The printing and distribution of the new manual, which is scheduled for midsummer, will complete Phase 1 of the Army’s PT overhaul.
Phase 2 will focus on developing a physical readiness trainer leader course. The fitness school has already started doing this by sending out mobile training teams to conduct train-the-trainer sessions with more than a dozen units this year, fitness officials said.
When Phase 2 is completed in 2011, the Army will begin revising the APFT “so it is more task-related and correlated more highly to the performance of warrior tasks and drills, so that the commander has an accurate assessment of what the requirements are for the missions they have been directed to conduct.”
If units stick to the new doctrine, soldiers should do well on any assessment that’s based on that doctrine.
“We want the training to drive the test, not the test to drive the training,” said Stephen Van Camp, deputy director of the fitness school.
Tricky to maintain
Capt. Dave Smart, the commander for B Company, 1-61st, said he likes the highly detailed workout plans, but it may be a challenge for regular Army units to keep to the schedule when training conflicts arise.
“It’s easy in Basic Combat Training to stick to the strict schedule,” he said. “Once you get to the units, it’s going to be more difficult.”
The manual consists of weekly and monthly exercise routines designed to build strength, endurance and mobility. Each day’s workout is designed to take between 60 and 90 minutes. There are core-strengthening and hip-stability drills and multiple climbing drills designed around simple pull-up bars.
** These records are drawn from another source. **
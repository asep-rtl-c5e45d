// asep_alu_modexp: the modular exponentiation ALU of the arithmetic unit.
//
// Computes a^b modulo the Fermat prime 2^16+1 for a 16-bit base a (value 0
// standing for 2^16, as in IDEA) and a 16-bit exponent b, by left-to-right
// square-and-multiply: one exponent bit per cycle, sixteen cycles in all.
// With exponent 2^16-1 it returns the multiplicative inverse of a, which the
// IDEA core uses to build its decryption subkeys. The document names modular
// exponentiation as one of the arithmetic unit's operations and gives no
// more; the modulus, the widths and the bit-serial structure are this
// design's choices.
//
// Interface as the other ALUs: request taken when not busy, busy through the
// computation and until the result is acknowledged. Latency: the result is
// valid 17 cycles after the request is taken.
//
// The result field of the ALU bus word is 32 bits wide; this ALU's results
// are 16 bits, so the upper 16 result bits are always zero.
module asep_alu_modexp
  import asep_pkg::*;
#(
  parameter int unsigned SRC_W = 1
) (
  input  logic             clk,
  input  logic             rst_n,
  input  logic             req_valid,
  input  alu_req_t         req,
  input  logic [SRC_W-1:0] req_src,
  output logic             busy,
  output logic             rsp_valid,
  output alu_rsp_t         rsp,
  output logic [SRC_W-1:0] rsp_src,
  input  logic             rsp_ack
);

  logic        running;
  logic [15:0] base, expo, acc;
  logic [4:0]  cnt;
  logic [15:0] sq, nxt;

  always_comb begin
    sq  = mulmod65537(acc, acc);
    nxt = expo[15] ? mulmod65537(sq, base) : sq;
  end

  always_ff @(posedge clk or negedge rst_n) begin
    if (!rst_n) begin
      running   <= 1'b0;
      rsp_valid <= 1'b0;
      rsp       <= '0;
      rsp_src   <= '0;
      base      <= '0;
      expo      <= '0;
      acc       <= '0;
      cnt       <= '0;
    end else if (req_valid && !busy) begin
      running <= 1'b1;
      base    <= req.a;
      expo    <= req.b;
      acc     <= 16'd1;
      cnt     <= 5'd16;
      rsp.tag <= req.tag;
      rsp.fn  <= req.fn;
      rsp_src <= req_src;
    end else if (running) begin
      acc  <= nxt;
      expo <= {expo[14:0], 1'b0};
      cnt  <= cnt - 5'd1;
      if (cnt == 5'd1) begin
        running   <= 1'b0;
        rsp_valid <= 1'b1;
        rsp.r     <= {16'd0, nxt};
      end
    end else if (rsp_ack) begin
      rsp_valid <= 1'b0;
    end
  end

  assign busy = running | rsp_valid;

`ifndef SYNTHESIS
  a_no_req_when_busy: assert property (@(posedge clk) disable iff (!rst_n) busy |-> !req_valid)
    else $error("asep_alu_modexp: request while busy");
  a_ack_only_valid: assert property (@(posedge clk) disable iff (!rst_n) rsp_ack |-> rsp_valid)
    else $error("asep_alu_modexp: acknowledge without result");
`endif

endmodule
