// tb_asep_alu_modexp: self-checking testbench of the modular exponentiation
// ALU.
//
// Random bases (0 standing for 2^16) and exponents, including 0, 1 and
// 2^16-1, are compared with the testbench's own result, computed by
// square-and-multiply on 64-bit integers with the % operator. For exponent
// 2^16-1 it also checks that base times result is 1 modulo 2^16+1, so the
// result is the inverse. It checks the 17-cycle latency, busy during the
// computation, and that the result is held until acknowledged.
module tb_asep_alu_modexp;
  import asep_pkg::*;

  logic clk = 1'b0, rst_n = 1'b0;
  always #5 clk = ~clk;

  logic     req_valid, busy, rsp_valid, rsp_ack;
  alu_req_t req;
  logic     req_src, rsp_src;
  alu_rsp_t rsp;

  asep_alu_modexp dut (.*);

  int checks = 0, failures = 0;
  task automatic check(input bit ok, input string what);
    checks++;
    if (!ok) begin failures++; $display("FAIL: %s", what); end
  endtask

  function automatic longint unsigned pw(input logic [15:0] a, input logic [15:0] e);
    longint unsigned b, r, x;
    b = (a == 0) ? 65536 : a;
    r = 1;
    x = e;
    while (x != 0) begin
      if (x[0]) r = (r * b) % 65537;
      b = (b * b) % 65537;
      x = x >> 1;
    end
    return r;
  endfunction

  initial begin
    repeat (100000) @(posedge clk);
    failures++;
    $display("watchdog expired");
    $display("TB_RESULT checks=%0d failures=%0d", checks, failures);
    $finish;
  end

  initial begin
    req_valid = 1'b0; rsp_ack = 1'b0; req = '0; req_src = 1'b0;
    repeat (2) @(negedge clk);
    rst_n = 1'b1;
    for (int n = 0; n < 200; n++) begin
      logic [15:0] a, e;
      int lat;
      longint unsigned want, aa;
      a = (n < 3) ? 16'(n) : 16'($urandom);
      case (n % 4)
        0: e = 16'hFFFF;
        1: e = 16'(n % 3);
        default: e = 16'($urandom);
      endcase
      @(negedge clk);
      req_valid = 1'b1; req = '{tag: tag_t'(n), fn: FN_EXP, a: a, b: e}; req_src = 1'(n);
      @(negedge clk);
      req_valid = 1'b0;
      lat = 1;
      while (!rsp_valid && lat < 100) begin
        check(busy, "busy while computing");
        @(negedge clk);
        lat++;
      end
      check(lat == 17, $sformatf("latency %0d", lat));
      want = pw(a, e);
      check(rsp.r == 32'(want & 64'hFFFF), $sformatf("%h ^ %h = %h, expected %h", a, e, rsp.r, want));
      check(rsp.tag == tag_t'(n) && rsp_src == 1'(n), "tag and source kept");
      if (e == 16'hFFFF) begin
        aa = (a == 0) ? 65536 : a;
        check(((aa * ((rsp.r[15:0] == 0) ? 65536 : rsp.r[15:0])) % 65537) == 1, "inverse");
      end
      @(negedge clk);
      check(rsp_valid && busy, "result held");
      rsp_ack = 1'b1;
      @(negedge clk);
      rsp_ack = 1'b0;
      check(!rsp_valid && !busy, "free after acknowledge");
    end
    $display("TB_RESULT checks=%0d failures=%0d", checks, failures);
    $finish;
  end
endmodule
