// asep_alu_modmul: the modular multiply ALU of the arithmetic unit.
//
// Computes the multiplication of the two 16-bit operands modulo 2^16+1, with the operand and result value 0 standing for 2^16 (the convention of the IDEA cipher).
// It takes one request in a cycle when it is not busy, computes in that
// cycle and holds the result in its output register until the ALU
// controller acknowledges it; while a result waits unacknowledged it
// reports busy, which is the ALU's wait status wire, so one request per
// cycle can flow through. The result keeps the request's session tag
// and function code and the number of the requesting core (src), so the
// controller can route it back. The operation is one the document lists for
// the arithmetic unit; the 16-bit operand width, the one-cycle timing and
// the hold-until-acknowledged handshake are this design's choices.
//
// Interface: req_valid/req/req_src in, busy out; rsp_valid/rsp/rsp_src out,
// rsp_ack in. Latency: result valid the cycle after the request is taken.
//
// The result field of the ALU bus word is 32 bits wide; this ALU's results
// are 16 bits, so the upper 16 result bits are always zero.
module asep_alu_modmul
  import asep_pkg::*;
#(
  parameter int unsigned SRC_W = 1
) (
  input  logic             clk,
  input  logic             rst_n,
  input  logic             req_valid,
  input  alu_req_t         req,
  input  logic [SRC_W-1:0] req_src,
  output logic             busy,
  output logic             rsp_valid,
  output alu_rsp_t         rsp,
  output logic [SRC_W-1:0] rsp_src,
  input  logic             rsp_ack
);

  always_ff @(posedge clk or negedge rst_n) begin
    if (!rst_n) begin
      rsp_valid <= 1'b0;
      rsp       <= '0;
      rsp_src   <= '0;
    end else if (req_valid && !busy) begin
      rsp_valid <= 1'b1;
      rsp.tag   <= req.tag;
      rsp.fn    <= req.fn;
      rsp.r     <= 32'(mulmod65537(req.a, req.b));
      rsp_src   <= req_src;
    end else if (rsp_ack) begin
      rsp_valid <= 1'b0;
    end
  end

  // a held result that is acknowledged this cycle frees the ALU at once
  assign busy = rsp_valid && !rsp_ack;

`ifndef SYNTHESIS
  a_no_req_when_busy: assert property (@(posedge clk) disable iff (!rst_n) busy |-> !req_valid)
    else $error("asep_alu_modmul: request while busy");
  a_ack_only_valid: assert property (@(posedge clk) disable iff (!rst_n) rsp_ack |-> rsp_valid)
    else $error("asep_alu_modmul: acknowledge without result");
  a_fn: assert property (@(posedge clk) disable iff (!rst_n) req_valid |-> req.fn == FN_MUL)
    else $error("asep_alu_modmul: wrong function code");
`endif

endmodule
While the manual does away with long runs, it still includes lots of running.
PRT does not “allow them to run every day, especially long, sustained runs. That’s why we don’t run to distance. We run to time,” Palkoska said.
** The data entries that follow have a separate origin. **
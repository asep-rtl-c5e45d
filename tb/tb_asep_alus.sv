// tb_asep_alus: self-checking testbench of the three one-cycle ALUs (XOR,
// add mod 2^16, multiply mod 2^16+1).
//
// Each ALU gets random requests, including the operand values 0 and 1 and
// the largest value, with random gaps and random late acknowledges. Every
// result is compared with the testbench's own arithmetic (the multiply by
// the % operator on 64-bit integers, with 0 standing for 2^16). It checks
// that the result arrives the cycle after the request, keeps the tag,
// function and source, stays while unacknowledged, and that busy is set
// exactly while an unacknowledged result waits.
module tb_asep_alus;
  import asep_pkg::*;

  logic clk = 1'b0, rst_n = 1'b0;
  always #5 clk = ~clk;

  logic [2:0]   req_valid, busy, rsp_valid, rsp_ack;
  alu_req_t     req [3];
  logic         req_src [3];
  alu_rsp_t     rsp [3];
  logic         rsp_src [3];

  asep_alu_xor    u_xor (.clk, .rst_n, .req_valid(req_valid[0]), .req(req[0]), .req_src(req_src[0]),
                         .busy(busy[0]), .rsp_valid(rsp_valid[0]), .rsp(rsp[0]), .rsp_src(rsp_src[0]), .rsp_ack(rsp_ack[0]));
  asep_alu_modadd u_add (.clk, .rst_n, .req_valid(req_valid[1]), .req(req[1]), .req_src(req_src[1]),
                         .busy(busy[1]), .rsp_valid(rsp_valid[1]), .rsp(rsp[1]), .rsp_src(rsp_src[1]), .rsp_ack(rsp_ack[1]));
  asep_alu_modmul u_mul (.clk, .rst_n, .req_valid(req_valid[2]), .req(req[2]), .req_src(req_src[2]),
                         .busy(busy[2]), .rsp_valid(rsp_valid[2]), .rsp(rsp[2]), .rsp_src(rsp_src[2]), .rsp_ack(rsp_ack[2]));

  int checks = 0, failures = 0;
  task automatic check(input bit ok, input string what);
    checks++;
    if (!ok) begin failures++; $display("FAIL: %s", what); end
  endtask

  function automatic logic [15:0] ref_op(input int k, input logic [15:0] a, input logic [15:0] b);
    longint unsigned aa, bb;
    case (k)
      0: return a ^ b;
      1: return 16'((int'(a) + int'(b)) % 65536);
      default: begin
        aa = (a == 0) ? 65536 : a;
        bb = (b == 0) ? 65536 : b;
        return 16'((aa * bb) % 65537);
      end
    endcase
  endfunction

  function automatic logic [15:0] pick();
    case ($urandom_range(0, 5))
      0: return 16'd0;
      1: return 16'd1;
      2: return 16'hFFFF;
      default: return 16'($urandom);
    endcase
  endfunction

  initial begin
    repeat (100000) @(posedge clk);
    failures++;
    $display("watchdog expired");
    $display("TB_RESULT checks=%0d failures=%0d", checks, failures);
    $finish;
  end

  alu_fn_e fns [3] = '{FN_XOR, FN_ADD, FN_MUL};

  initial begin
    req_valid = '0; rsp_ack = '0;
    for (int k = 0; k < 3; k++) begin req[k] = '0; req_src[k] = 1'b0; end
    repeat (2) @(negedge clk);
    rst_n = 1'b1;
    for (int k = 0; k < 3; k++) begin
      for (int n = 0; n < 300; n++) begin
        alu_req_t q;
        logic     s;
        int       hold;
        q = '{tag: tag_t'($urandom), fn: fns[k], a: pick(), b: pick()};
        s = 1'($urandom);
        @(negedge clk);
        check(!busy[k], "idle before request");
        req_valid[k] = 1'b1; req[k] = q; req_src[k] = s;
        @(negedge clk);
        req_valid[k] = 1'b0;
        check(rsp_valid[k], "result the cycle after the request");
        check(rsp[k].r == {16'd0, ref_op(k, q.a, q.b)},
              $sformatf("ALU %0d: %h op %h = %h", k, q.a, q.b, rsp[k].r));
        check(rsp[k].tag == q.tag && rsp[k].fn == q.fn && rsp_src[k] == s, "tag, function, source kept");
        hold = $urandom_range(0, 2);
        repeat (hold) begin
          check(busy[k] && rsp_valid[k], "busy while the result waits");
          @(negedge clk);
        end
        rsp_ack[k] = 1'b1;
        #1;
        check(!busy[k], "not busy in the acknowledge cycle");
        @(negedge clk);
        rsp_ack[k] = 1'b0;
        check(!rsp_valid[k], "result gone after acknowledge");
      end
    end
    // back-to-back: request in the acknowledge cycle
    @(negedge clk);
    req_valid[2] = 1'b1; req[2] = '{tag: 4'd1, fn: FN_MUL, a: 16'd3, b: 16'd5};
    @(negedge clk);
    req[2] = '{tag: 4'd2, fn: FN_MUL, a: 16'd0, b: 16'd0};
    rsp_ack[2] = 1'b1;
    check(rsp[2].r == 32'd15, "3*5");
    @(negedge clk);
    req_valid[2] = 1'b0;
    check(rsp_valid[2] && rsp[2].tag == 4'd2 && rsp[2].r == 32'd1, "2^16 * 2^16 = 1 taken back to back");
    @(negedge clk);
    rsp_ack[2] = 1'b0;
    $display("TB_RESULT checks=%0d failures=%0d", checks, failures);
    $finish;
  end
endmodule
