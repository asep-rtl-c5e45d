// asep_input_buffer: the input buffer of the ASEP input interface.
//
// The tag and data part of every incoming instruction is written into this
// one-entry buffer when the microcontroller asks for it (load). In the next
// cycle, when the microcontroller signals release, the buffer drives the
// stored {tag, data} word onto the system I/O bus; otherwise the bus is
// held at zero. A later load may overwrite the buffer in the same cycle it is
// released, so one instruction per cycle flows through. The routing of tag
// and data into a buffer run by the microcontroller follows the document;
// the one-entry depth and the load/release timing are this design's choice.
//
// Interface: load, tag, data in; release in; bus (36 bits) out. Latency: one cycle from load to bus.
module asep_input_buffer
  import asep_pkg::*;
(
  input  logic              clk,
  input  logic              rst_n,
  input  logic              load,
  input  tag_t              tag,
  input  logic [DATA_W-1:0] data,
  input  logic              release_i,
  output ioword_t           bus
);

  ioword_t held;

  always_ff @(posedge clk or negedge rst_n) begin
    if (!rst_n)
      held <= '0;
    else if (load)
      held <= '{tag: tag, data: data};
  end

  assign bus = release_i ? held : '0;

endmodule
One running drill involves sprinting for 30 seconds and walking for 60 seconds. It might sound easy, but it gets harder with every repetition.
“We expect rep 10 to be the same intensity as rep one,” Palkoska said. “It’s the intensity factor that we have to look at. You have to train harder, which therefore limits the amount of time you can train.”
Planning for injuries
Fitness officials did not have injury-rate statistics, but they stressed that “the aspect of running to time has helped us lower the injury rate,” he said.
But, Palkoska said, the Army is “always going to have injuries.”
That’s why the new manual includes a chapter on injury rehabilitation, which focuses on bringing recovering soldiers’ fitness up to the level it was prior to the injury before having them rejoin the PT formation.
In most cases, “once the profile is expired they go back to doing what the unit is doing,” Palkoska said. Unfortunately, at that point, if they are not working at the same level as the rest of the unit, they are very prone to re-injuring themselves. “You don’t treat million-dollar athletes like that, and we need to focus the same way on soldiers as we do on athletes.”
Differ by unit type
The workout routines differ depending on unit type. Units in the Army Force Generation Model will follow workouts designed for each of the three cycles — reset, train/ready and available.
“For operational units, when they are in reset they have de-trained aerobically and anaerobically and there is a loss of strength, so we … progressively ramp them back up,” Palkoska said.
Some routines require soldiers to exercise in their Army Combat Uniforms and combat kit. The exercises are designed to build the strength and flexibility soldiers need for the jobs they do, such as sprinting 50 yards in full battle gear and jump a low wall, or to endure the twisting and balance involved in manning a gun turret.
“As they get into the train/ready phase, we get into more complex drills, exercises and activities. … Toward the end of that phase and the beginning of the available phase, they are actually conducting physical readiness training … with body armor, ACUs, boots and individual weapon.,” he said.
“We are advocating that you have to train as you fight,” Palkoska said, “so some of this training will be done in battle rattle.”